Step	Hyp	Ref	Expression
1		cdleme31sn2.n	. . . . 5 ⊢ 𝑁 = if(𝑠 ≤ (𝑃 ∨ 𝑄), 𝐼, 𝐷)
2		eqid 2729	. . . . 5 ⊢ if(𝑅 ≤ (𝑃 ∨ 𝑄), ⦋𝑅 / 𝑠⦌𝐼, ⦋𝑅 / 𝑠⦌𝐷) = if(𝑅 ≤ (𝑃 ∨ 𝑄), ⦋𝑅 / 𝑠⦌𝐼, ⦋𝑅 / 𝑠⦌𝐷)
3	1, 2	cdleme31sn 40374	. . . 4 ⊢ (𝑅 ∈ 𝐴 → ⦋𝑅 / 𝑠⦌𝑁 = if(𝑅 ≤ (𝑃 ∨ 𝑄), ⦋𝑅 / 𝑠⦌𝐼, ⦋𝑅 / 𝑠⦌𝐷))

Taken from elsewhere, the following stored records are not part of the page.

// tb_ecg_soc_top: the whole front end, end to end, at its default sizes (decimation 2**14).
//
// The input is a scripted sequence of levels, changed right after each ADC sample so that
// every decimation window sees one level:
//   baseline wander  0 / 8 alternating    -> amplitude very low, slope low   -> LCLK
//   P/T-wave level   4096 / 4104          -> amplitude medium, slope low     -> MCLK
//   R peak           7000 steady          -> amplitude high                  -> HCLK
//   flat line        0 steady             -> slope very low                  -> HCLK
//   baseline wander again                                                    -> LCLK
// Checks, against models written here:
//   - every ADC sample is within 3 LSB of the level of its window;
//   - each controller decision (y and clock) matches a floating-point ANFIS model;
//   - the multiplexer puts the decided clock in force within 4 clocks;
//   - ADC sample spacing over a window run wholly on one clock is 2**14 clocks on HCLK,
//     2**14 * 400/285 on MCLK and 2**14 * 400/222 on LCLK (within 2 clocks);
//   - refined outputs come every 2**14 clocks and stay within the range of recent samples.
// Mechanisms counted, each of which must occur: windows on each of the three clocks, clock
// switches up and down, and refined outputs that fall between two ADC samples.
module tb_ecg_soc_top;
  import ecg_soc_pkg::*;

  localparam int R = 1 << ADC_W;

  logic clk = 1'b0, rst_n = 1'b0;
  logic signed [ADC_W-1:0] x_i;
  logic samp_en, adc_valid, anfis_done, out_valid;
  clk_sel_e sel_o;
  logic signed [ADC_W-1:0] adc_sample;
  logic signed [OUT_W-1:0] out_sample;
  logic [Y_Q+1:0] anfis_y;

  ecg_soc_top dut (.clk, .rst_n, .x_i, .samp_en, .sel_o, .adc_sample, .adc_valid,
                   .anfis_done, .anfis_y, .out_sample, .out_valid);

  int checks = 0, failures = 0;
  int windows_on [3];
  int switches_up = 0, switches_down = 0, interpolated = 0;

  always #5 clk = ~clk;

  initial begin
    repeat (3000000) @(posedge clk);
    failures++;
    $display("watchdog expired");
    $display("TB_RESULT checks=%0d failures=%0d", checks, failures);
    $finish;
  end

  // ---- stimulus: one level per ADC window ----
  int script[$];
  int level_q[$];       // level of each window, in order
  int idx = 0;

  initial begin
    for (int i = 0; i < 8; i++) script.push_back((i % 2) ? 8 : 0);
    for (int i = 0; i < 8; i++) script.push_back((i % 2) ? 4104 : 4096);
    for (int i = 0; i < 6; i++) script.push_back(7000);
    for (int i = 0; i < 6; i++) script.push_back(0);
    for (int i = 0; i < 8; i++) script.push_back((i % 2) ? 8 : 0);
  end

  // ---- floating-point ANFIS model ----
  function automatic real bell(real x, real c, real a);
    real t = (x - c) / a;
    return 1.0 / (1.0 + t * t);
  endfunction

  function automatic real anfis_y_model(int p, int prev);
    int f = p < 0 ? -p : p;
    int g = p > prev ? p - prev : prev - p;
    real sw = 0.0, swf = 0.0, w;
    if (f > int'(F_CENTRE[NUM_MF-1])) f = int'(F_CENTRE[NUM_MF-1]);   // saturate at very high
    if (g > int'(G_CENTRE[NUM_MF-1])) g = int'(G_CENTRE[NUM_MF-1]);
    for (int i = 0; i < NUM_MF; i++)
      for (int j = 0; j < NUM_MF; j++) begin
        w = bell(real'(f), real'(F_CENTRE[i]), real'(F_WIDTH)) *
            bell(real'(g), real'(G_CENTRE[j]), real'(G_WIDTH));
        sw += w;
        swf += w * real'(consequent(RULES[i][j]));
      end
    return swf / sw;
  endfunction

  // ---- monitors ----
  longint cyc = 0;
  always @(posedge clk) cyc++;

  int prev_sample = 0;
  real y_exp;
  int sel_exp = int'(SEL_HCLK);
  bit sel_check_pending = 0;
  longint decided_at;

  longint last_valid = -1;
  bit window_clean = 0;          // one clock in force throughout the current window
  clk_sel_e window_sel;
  int recent [$];
  longint last_out = -1;

  always @(posedge clk) if (rst_n) begin
    // ADC samples
    if (adc_valid) begin
      int lvl;
      checks++;
      lvl = level_q.size() ? level_q.pop_front() : 0;
      if (int'(adc_sample) - lvl > 3 || lvl - int'(adc_sample) > 3) begin
        failures++;
        $display("ADC sample %0d, window level %0d", adc_sample, lvl);
      end
      // spacing on a single clock
      if (last_valid >= 0 && window_clean) begin
        real ideal;
        longint d;
        d = cyc - last_valid;
        windows_on[int'(window_sel)]++;
        ideal = window_sel == SEL_LCLK ? real'(R) * HCLK_MHZ / LCLK_MHZ :
                window_sel == SEL_MCLK ? real'(R) * HCLK_MHZ / MCLK_MHZ : real'(R);
        checks++;
        if (real'(d) - ideal > 2.0 || ideal - real'(d) > 2.0) begin
          failures++;
          $display("spacing %0d on clock %0d, expected %f", d, window_sel, ideal);
        end
      end
      last_valid = cyc;
      window_clean = 1;
      window_sel = sel_o;
      y_exp = anfis_y_model(int'(adc_sample), prev_sample);
      prev_sample = int'(adc_sample);
      recent.push_back(int'(adc_sample));
      if (recent.size() > 3) void'(recent.pop_front());
    end else if (sel_o != window_sel) begin
      window_clean = 0;
    end

    // controller decisions
    if (anfis_done) begin
      checks++;
      if (real'(anfis_y) / 256.0 - y_exp > 4.0 / 256.0 || y_exp - real'(anfis_y) / 256.0 > 4.0 / 256.0) begin
        failures++;
        $display("controller y=%0d, model %f", anfis_y, y_exp * 256.0);
      end
      sel_exp = y_exp < 0.5 ? 0 : (y_exp < 1.5 ? 1 : 2);
      sel_check_pending = 1;
      decided_at = cyc;
    end else if (sel_check_pending && cyc - decided_at >= 4) begin
      sel_check_pending = 0;
      checks++;
      if (int'(sel_o) != sel_exp) begin
        failures++;
        $display("clock in force %0d, decided %0d", sel_o, sel_exp);
      end
    end

    // refined output
    if (out_valid) begin
      int lo, hi, o;
      lo = 8191;
      hi = -8192;
      if (last_out >= 0) begin
        checks++;
        if (cyc - last_out != R) begin failures++; $display("output spacing %0d", cyc - last_out); end
      end
      last_out = cyc;
      foreach (recent[i]) begin
        if (recent[i] < lo) lo = recent[i];
        if (recent[i] > hi) hi = recent[i];
      end
      if (recent.size() == 3) begin
        o = int'(out_sample);
        checks++;
        if (o < 4 * (lo - 1) || o > 4 * (hi + 1)) begin
          failures++;
          $display("refined output %0d outside samples %0d..%0d", o, lo, hi);
        end
        if (o != 4 * recent[2] && o != 4 * recent[1] && o != 4 * recent[0]) interpolated++;
      end
    end
  end

  // clock switches
  clk_sel_e sel_prev = SEL_HCLK;
  always @(posedge clk) if (rst_n) begin
    if (sel_o != sel_prev) begin
      if (consequent(sel_o) > consequent(sel_prev)) switches_up++;
      else switches_down++;
    end
    sel_prev <= sel_o;
  end

  // level changes right after each ADC sample
  always @(posedge clk) if (rst_n && adc_valid) begin
    #1;
    if (idx < script.size()) begin
      x_i = ADC_W'(script[idx]);
      idx++;
    end
    level_q.push_back(int'(x_i));
  end

  initial begin
    for (int i = 0; i < 3; i++) windows_on[i] = 0;
    x_i = '0;
    level_q.push_back(0);       // first window after reset
    repeat (3) @(posedge clk);
    #1 rst_n = 1'b1;
    wait (idx == script.size());
    repeat (2) @(posedge clk iff adc_valid);
    repeat (2) @(posedge clk iff out_valid);
    $display("windows on LCLK %0d MCLK %0d HCLK %0d; switches up %0d down %0d; interpolated outputs %0d",
             windows_on[0], windows_on[1], windows_on[2], switches_up, switches_down, interpolated);
    for (int i = 0; i < 3; i++) begin
      checks++;
      if (windows_on[i] == 0) begin failures++; $display("no window on clock %0d", i); end
    end
    checks++;
    if (switches_up == 0 || switches_down == 0) begin failures++; $display("clock switch missing"); end
    checks++;
    if (interpolated == 0) begin failures++; $display("no interpolated output"); end
    $display("TB_RESULT checks=%0d failures=%0d", checks, failures);
    $finish;
  end
endmodule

4	3	adantr 480	. . 3 ⊢ ((𝑅 ∈ 𝐴 ∧ ¬ 𝑅 ≤ (𝑃 ∨ 𝑄)) → ⦋𝑅 / 𝑠⦌𝑁 = if(𝑅 ≤ (𝑃 ∨ 𝑄), ⦋𝑅 / 𝑠⦌𝐼, ⦋𝑅 / 𝑠⦌𝐷))
5		iffalse 4497	. . . . 5 ⊢ (¬ 𝑅 ≤ (𝑃 ∨ 𝑄) → if(𝑅 ≤ (𝑃 ∨ 𝑄), ⦋𝑅 / 𝑠⦌𝐼, ⦋𝑅 / 𝑠⦌𝐷) = ⦋𝑅 / 𝑠⦌𝐷)

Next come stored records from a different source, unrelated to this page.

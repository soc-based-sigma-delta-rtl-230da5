// tb_ecg_workload: the whole front end on a synthetic ECG, at default sizes.
//
// The input is 1000 samples of a synthetic ECG at 360 samples/s (the MIT-BIH sampling rate):
// beats of 300 samples built from Gaussian P, Q, R, S and T waves (R peak 7000 LSB,
// T wave 2500, P wave 800) on a slow baseline wander. Time is compressed: each ECG sample is
// held for one ADC decimation window instead of the ~68 windows that real time would give
// on HCLK, so that the controller sees the sample-to-sample slope of the 360 samples/s record.
// Checks, against models written here: every ADC sample within 3 LSB of its level, every
// controller decision against a floating-point ANFIS model, the multiplexer following the
// decision, sample spacing on each clock, and the refined output grid. It reports how many
// windows ran on each clock and the average ADC power relative to running always on HCLK,
// weighting the clocks by the power figures 5.4, 3.08 and 1.4 quoted for HCLK, MCLK, LCLK.
// It must see windows on HCLK and on at least one slower clock.
module tb_ecg_workload;
  import ecg_soc_pkg::*;

  localparam int R = 1 << ADC_W;

  logic clk = 1'b0, rst_n = 1'b0;
  logic signed [ADC_W-1:0] x_i;
  logic samp_en, adc_valid, anfis_done, out_valid;
  clk_sel_e sel_o;
  logic signed [ADC_W-1:0] adc_sample;
  logic signed [OUT_W-1:0] out_sample;
  logic [Y_Q+1:0] anfis_y;

  ecg_soc_top dut (.clk, .rst_n, .x_i, .samp_en, .sel_o, .adc_sample, .adc_valid,
                   .anfis_done, .anfis_y, .out_sample, .out_valid);

  int checks = 0, failures = 0;
  int windows_on [3];
  int switches_up = 0, switches_down = 0, interpolated = 0;

  always #5 clk = ~clk;

  initial begin
    repeat (60000000) @(posedge clk);
    failures++;
    $display("watchdog expired");
    $display("TB_RESULT checks=%0d failures=%0d", checks, failures);
    $finish;
  end

  // ---- stimulus: one level per ADC window ----
  int script[$];
  int level_q[$];       // level of each window, in order
  int idx = 0;

  function automatic real gauss(real n, real c, real s);
    return $exp(-((n - c) * (n - c)) / (2.0 * s * s));
  endfunction

  initial begin
    for (int n = 0; n < 1000; n++) begin
      real t = real'(n % 300), v;
      v = 800.0 * gauss(t, 60.0, 10.0) - 600.0 * gauss(t, 100.0, 3.0) + 7000.0 * gauss(t, 108.0, 4.0)
        - 1500.0 * gauss(t, 116.0, 4.0) + 2500.0 * gauss(t, 200.0, 20.0)
        + 400.0 * $sin(2.0 * 3.14159265 * real'(n) / 1000.0);
      script.push_back(int'(v));
    end
  end

  // ---- floating-point ANFIS model ----
  function automatic real bell(real x, real c, real a);
    real t = (x - c) / a;
    return 1.0 / (1.0 + t * t);
  endfunction

  function automatic real anfis_y_model(int p, int prev);
    int f = p < 0 ? -p : p;
    int g = p > prev ? p - prev : prev - p;
    real sw = 0.0, swf = 0.0, w;
    if (f > int'(F_CENTRE[NUM_MF-1])) f = int'(F_CENTRE[NUM_MF-1]);   // saturate at very high
    if (g > int'(G_CENTRE[NUM_MF-1])) g = int'(G_CENTRE[NUM_MF-1]);
    for (int i = 0; i < NUM_MF; i++)
      for (int j = 0; j < NUM_MF; j++) begin
        w = bell(real'(f), real'(F_CENTRE[i]), real'(F_WIDTH)) *
            bell(real'(g), real'(G_CENTRE[j]), real'(G_WIDTH));
        sw += w;
        swf += w * real'(consequent(RULES[i][j]));
      end
    return swf / sw;
  endfunction

  // ---- monitors ----
  longint cyc = 0;
  always @(posedge clk) cyc++;

  int prev_sample = 0;
  real y_exp;
  int sel_exp = int'(SEL_HCLK);
  bit sel_check_pending = 0;
  longint decided_at;

  longint last_valid = -1;
  bit window_clean = 0;          // one clock in force throughout the current window
  clk_sel_e window_sel;
  int recent [$];
  longint last_out = -1;

  always @(posedge clk) if (rst_n) begin
    // ADC samples
    if (adc_valid) begin
      int lvl;
      checks++;
      lvl = level_q.size() ? level_q.pop_front() : 0;
      if (int'(adc_sample) - lvl > 3 || lvl - int'(adc_sample) > 3) begin
        failures++;
        $display("ADC sample %0d, window level %0d", adc_sample, lvl);
      end
      // spacing on a single clock
      if (last_valid >= 0 && window_clean) begin
        real ideal;
        longint d;
        d = cyc - last_valid;
        windows_on[int'(window_sel)]++;
        ideal = window_sel == SEL_LCLK ? real'(R) * HCLK_MHZ / LCLK_MHZ :
                window_sel == SEL_MCLK ? real'(R) * HCLK_MHZ / MCLK_MHZ : real'(R);
        checks++;
        if (real'(d) - ideal > 2.0 || ideal - real'(d) > 2.0) begin
          failures++;
          $display("spacing %0d on clock %0d, expected %f", d, window_sel, ideal);
        end
      end
      last_valid = cyc;
      window_clean = 1;
      window_sel = sel_o;
      y_exp = anfis_y_model(int'(adc_sample), prev_sample);
      prev_sample = int'(adc_sample);
      recent.push_back(int'(adc_sample));
      if (recent.size() > 3) void'(recent.pop_front());
    end else if (sel_o != window_sel) begin
      window_clean = 0;
    end

    // controller decisions
    if (anfis_done) begin
      checks++;
      if (real'(anfis_y) / 256.0 - y_exp > 4.0 / 256.0 || y_exp - real'(anfis_y) / 256.0 > 4.0 / 256.0) begin
        failures++;
        $display("controller y=%0d, model %f", anfis_y, y_exp * 256.0);
      end
      sel_exp = y_exp < 0.5 ? 0 : (y_exp < 1.5 ? 1 : 2);
      sel_check_pending = 1;
      decided_at = cyc;
    end else if (sel_check_pending && cyc - decided_at >= 4) begin
      sel_check_pending = 0;
      checks++;
      if (int'(sel_o) != sel_exp) begin
        failures++;
        $display("clock in force %0d, decided %0d", sel_o, sel_exp);
      end
    end

    // refined output
    if (out_valid) begin
      int lo, hi, o;
      lo = 8191;
      hi = -8192;
      if (last_out >= 0) begin
        checks++;
        if (cyc - last_out != R) begin failures++; $display("output spacing %0d", cyc - last_out); end
      end
      last_out = cyc;
      foreach (recent[i]) begin
        if (recent[i] < lo) lo = recent[i];
        if (recent[i] > hi) hi = recent[i];
      end
      if (recent.size() == 3) begin
        o = int'(out_sample);
        checks++;
        if (o < 4 * (lo - 1) || o > 4 * (hi + 1)) begin
          failures++;
          $display("refined output %0d outside samples %0d..%0d", o, lo, hi);
        end
        if (o != 4 * recent[2] && o != 4 * recent[1] && o != 4 * recent[0]) interpolated++;
      end
    end
  end

  // clock switches
  clk_sel_e sel_prev = SEL_HCLK;
  always @(posedge clk) if (rst_n) begin
    if (sel_o != sel_prev) begin
      if (consequent(sel_o) > consequent(sel_prev)) switches_up++;
      else switches_down++;
    end
    sel_prev <= sel_o;
  end

  // level changes right after each ADC sample
  always @(posedge clk) if (rst_n && adc_valid) begin
    #1;
    if (idx < script.size()) begin
      x_i = ADC_W'(script[idx]);
      idx++;
    end
    level_q.push_back(int'(x_i));
  end

  initial begin
    for (int i = 0; i < 3; i++) windows_on[i] = 0;
    x_i = '0;
    level_q.push_back(0);       // first window after reset
    repeat (3) @(posedge clk);
    #1 rst_n = 1'b1;
    wait (idx == script.size());
    repeat (2) @(posedge clk iff adc_valid);
    repeat (2) @(posedge clk iff out_valid);
    $display("windows on LCLK %0d MCLK %0d HCLK %0d; switches up %0d down %0d; interpolated outputs %0d",
             windows_on[0], windows_on[1], windows_on[2], switches_up, switches_down, interpolated);
    begin
      real tot, pw;
      tot = real'(windows_on[0] + windows_on[1] + windows_on[2]);
      pw = (1.4 * windows_on[0] + 3.08 * windows_on[1] + 5.4 * windows_on[2]) / (5.4 * tot);
      $display("average ADC power relative to always-HCLK: %f", pw);
    end
    checks++;
    if (windows_on[SEL_HCLK] == 0 || windows_on[SEL_MCLK] + windows_on[SEL_LCLK] == 0) begin
      failures++;
      $display("the clock never adapted");
    end
    checks++;
    if (switches_up == 0 || switches_down == 0) begin failures++; $display("clock switch missing"); end
    checks++;
    if (interpolated == 0) begin failures++; $display("no interpolated output"); end
    $display("TB_RESULT checks=%0d failures=%0d", checks, failures);
    $finish;
  end
endmodule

6		cdleme32sn2.d	. . . . . 6 ⊢ 𝐷 = ((𝑠 ∨ 𝑈) ∧ (𝑄 ∨ ((𝑃 ∨ 𝑠) ∧ 𝑊)))
7	6	csbeq2i 3870	. . . . 5 ⊢ ⦋𝑅 / 𝑠⦌𝐷 = ⦋𝑅 / 𝑠⦌((𝑠 ∨ 𝑈) ∧ (𝑄 ∨ ((𝑃 ∨ 𝑠) ∧ 𝑊)))

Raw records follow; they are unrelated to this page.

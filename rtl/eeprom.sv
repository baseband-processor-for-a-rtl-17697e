// eeprom: behavioural model of the tag's non-volatile memory macro (not synthesizable logic of
// the processor; it stands for a process-specific EEPROM block).
// Four Gen2 banks (Reserved, EPC, TID, User) of WORDS_PER_BANK 16-bit words, addressed by
// {bank, word}. A read request returns the word on rdata one cycle later; a write request keeps
// busy high for WRITE_CYCLES master cycles and the word is stored at the end. The contents start
// with a fixed example: zero passwords, PC = 16'h3000 (six EPC words) and a 96-bit EPC, a TID
// class word, and an empty User bank. Like a real macro after power-up, it ignores requests during
// its first POR_CYCLES clock edges, so that flip-flops that have not yet been reset cannot start a
// write. Size, timing, power-on time and contents are this design's choices.
module eeprom #(
  parameter int WORDS_PER_BANK = 16,
  parameter int WRITE_CYCLES   = 32,
  parameter int POR_CYCLES     = 4,
  localparam int AW = 2 + $clog2(WORDS_PER_BANK)
) (
  input  logic          clk,
  input  logic          req,
  input  logic          we,
  input  logic [AW-1:0] addr,
  input  logic [15:0]   wdata,
  output logic [15:0]   rdata,
  output logic          busy
);
  logic [15:0] mem [4*WORDS_PER_BANK];
  logic [15:0] wcnt;
  logic [AW-1:0] waddr_q;
  logic [15:0]   wdata_q;
  logic [7:0]    por;

  initial begin
    for (int i = 0; i < 4 * WORDS_PER_BANK; i++) mem[i] = 16'h0000;
    // EPC bank: StoredCRC, PC, EPC words
    mem[WORDS_PER_BANK + 1] = 16'h3000;
    mem[WORDS_PER_BANK + 2] = 16'h3034;
    mem[WORDS_PER_BANK + 3] = 16'h1F2E;
    mem[WORDS_PER_BANK + 4] = 16'h3D4C;
    mem[WORDS_PER_BANK + 5] = 16'h5B6A;
    mem[WORDS_PER_BANK + 6] = 16'h7988;
    mem[WORDS_PER_BANK + 7] = 16'h97A6;
    // TID bank: allocation class and a model number
    mem[2 * WORDS_PER_BANK + 0] = 16'hE200;
    mem[2 * WORDS_PER_BANK + 1] = 16'h1234;
    busy = 1'b0;
    wcnt = '0;
    por  = '0;
  end

  always @(posedge clk) begin
    if (por != 8'(POR_CYCLES)) begin
      por <= por + 1'b1;
    end else if (busy) begin
      if (wcnt == 16'(WRITE_CYCLES - 1)) begin
        mem[waddr_q] <= wdata_q;
        busy         <= 1'b0;
      end
      wcnt <= wcnt + 1'b1;
    end else if (req && we) begin
      busy    <= 1'b1;
      wcnt    <= '0;
      waddr_q <= addr;
      wdata_q <= wdata;
    end else if (req) begin
      rdata <= mem[addr];
    end
  end
endmodule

8	5, 7	eqtrdi 2780	. . . 4 ⊢ (¬ 𝑅 ≤ (𝑃 ∨ 𝑄) → if(𝑅 ≤ (𝑃 ∨ 𝑄), ⦋𝑅 / 𝑠⦌𝐼, ⦋𝑅 / 𝑠⦌𝐷) = ⦋𝑅 / 𝑠⦌((𝑠 ∨ 𝑈) ∧ (𝑄 ∨ ((𝑃 ∨ 𝑠) ∧ 𝑊))))
9		nfcvd 2892	. . . . 5 ⊢ (𝑅 ∈ 𝐴 → Ⅎ𝑠((𝑅 ∨ 𝑈) ∧ (𝑄 ∨ ((𝑃 ∨ 𝑅) ∧ 𝑊))))
10		oveq1 7394	. . . . . 6 ⊢ (𝑠 = 𝑅 → (𝑠 ∨ 𝑈) = (𝑅 ∨ 𝑈))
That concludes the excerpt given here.